Gedifew Gebrie Muchie and Abebe D

Determining the extent and degree of germ plasm diversity and genetic relationships among breeding materials is an important aid in crop improvement research strategies with an understanding that genetic variability is the base for crop improvement providing an opportunity for plant breeders to develop new and improved cultivars with desirable traits and it is a key to reliable and sustainable production of crops through breeding. It has been also confirmed that measuring the available genetic diversity of crops is important for effective evaluation and utilization of germ plasms to explore their variability so as to identify necessary agronomic traits. For eradicating the problem of rice production, the national rice breeding and genetics research program of the country is introducing and evaluating different rice germ plasms for their environmental adaptability and agronomic performance with increasing the crops’ genetic diversity. Likely, 100 upland rice genotypes were introduced and evaluated with 3 nationally released upland rice varieties as standard checks using an augmented-RCBD experimental design so as to assess and determine the extent and pattern of their genetic variability using cluster analysis bringing them into similar groups based on their important agronomic traits. Each genotype was planted on a plot area of 2.5 m2 involving 4 rows per plot with 0.25m spacing between each row. The seeds were drilled in rows with a seed rate of 60 kgha-1. Nitrogen-phosphorus-sulphur (NPS) and Urea fertilizers were applied in the amount of 124 kg ha-1 and 100 kgha-1 respectively. The quantitative traits such as days to 50% heading, days to 85% maturity, plant height, panicle length, number of filled grains per a panicle and number of unfilled grains per a panicle, grain yield and 1000 seed weight were measured from 97 genotypes since 6 of the genotypes were not emerged and data were not yet collected from them.
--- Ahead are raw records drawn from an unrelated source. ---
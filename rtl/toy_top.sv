// toy_top: the TOY machine with the practice circuits beside it.
//
// The TOY processor (toy_cpu) is the main design: a 16-bit, 16-register,
// 256-word machine that runs one instruction every two clock cycles. Next to
// it, unconnected to it and with their own ports, stand the small practice
// circuits: the 16 x 8 stack, the 4-bit counter and the SR flip-flop. All
// clocked parts share clk and rst. See each module for its timing.
// MICROCODE selects the TOY control: 0 (default) hard-wired gates, 1 the
// 512 x 17 micro-program ROM.
module toy_top
  import toy_pkg::*;
#(
  parameter bit MICROCODE = 1'b0
) (
  input  logic       clk,
  input  logic       rst,
  // TOY machine
  input  logic       start,
  input  addr_t      start_pc,
  output logic       halted,
  input  logic       prog_we,
  input  addr_t      prog_addr,
  input  word_t      prog_wdata,
  output word_t      prog_rdata,
  input  logic       in_valid,
  output logic       in_ready,
  input  word_t      in_data,
  output logic       out_valid,
  input  logic       out_ready,
  output word_t      out_data,
  output addr_t      pc,
  output word_t      ir,
  output logic       fetch,
  // practice stack
  input  logic       stk_w,
  input  logic       stk_op,
  input  logic [7:0] stk_wdata,
  output logic [7:0] stk_rdata,
  // practice 4-bit counter
  input  logic       cnt_en,
  output logic [3:0] cnt_q,
  // SR flip-flop
  input  logic       sr_s,
  input  logic       sr_r,
  output logic       sr_q,
  output logic       sr_q_n
);

  toy_cpu #(.MICROCODE(MICROCODE)) u_cpu (
    .clk, .rst, .start, .start_pc, .halted,
    .prog_we, .prog_addr, .prog_wdata, .prog_rdata,
    .in_valid, .in_ready, .in_data,
    .out_valid, .out_ready, .out_data,
    .pc_o(pc), .ir_o(ir), .fetch_o(fetch)
  );

  stack16x8 u_stack (
    .clk, .rst, .w(stk_w), .op(stk_op), .wdata(stk_wdata), .rdata(stk_rdata)
  );

  counter4 u_cnt (.clk, .rst, .en(cnt_en), .q(cnt_q));

  sr_latch u_sr (.s(sr_s), .r(sr_r), .q(sr_q), .q_n(sr_q_n));

endmodule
The collected quantitative traits were subjected to clustering analysis using XLSTAT 5.03 statistical software so as to determine the extent and pattern of the genetic variability of 97 upland rice genotypes. During clustering analysis, the genotypes were grouped into five clusters with different Euclidian distances confirming the presence of genetic variability among the evaluated upland rice genotypes. The genotype with the highest grain (6298 kgha-1) yield was obtained and included under cluster-III.